**Directions:**
The number needed is how many lines of the data hold the string "begin". Give that number and nothing more.

Stored items from a collection:
- - - - -

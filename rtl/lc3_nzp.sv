// lc3_nzp: the LC-3 condition codes N, Z and P.
//
// Three 1-bit registers. On a rising clock edge with ld_cc high they record
// whether the value on the bus (the value being written to the register
// file) is negative (bit 15 set), zero, or positive, so exactly one of them
// is 1. Reset sets Z, which keeps that rule from the first cycle; the reset
// value is this design's choice.
module lc3_nzp
  import lc3_pkg::*;
(
  input  logic       clk,
  input  logic       rst_n,   // synchronous, active low
  input  logic       ld_cc,   // LD.CC
  input  word_t      bus,
  output logic [2:0] nzp      // {N, Z, P}
);

  logic [2:0] nzp_next;

  always_comb begin
    if (bus[WORD_W-1])   nzp_next = 3'b100;
    else if (bus == '0)  nzp_next = 3'b010;
    else                 nzp_next = 3'b001;
  end

  always_ff @(posedge clk) begin
    if (!rst_n)     nzp <= 3'b010;
    else if (ld_cc) nzp <= nzp_next;
  end

  assert property (@(posedge clk) disable iff (!rst_n) $onehot(nzp))
    else $error("condition codes not one-hot: %b", nzp);

endmodule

- - - - -

**Your solution:**
2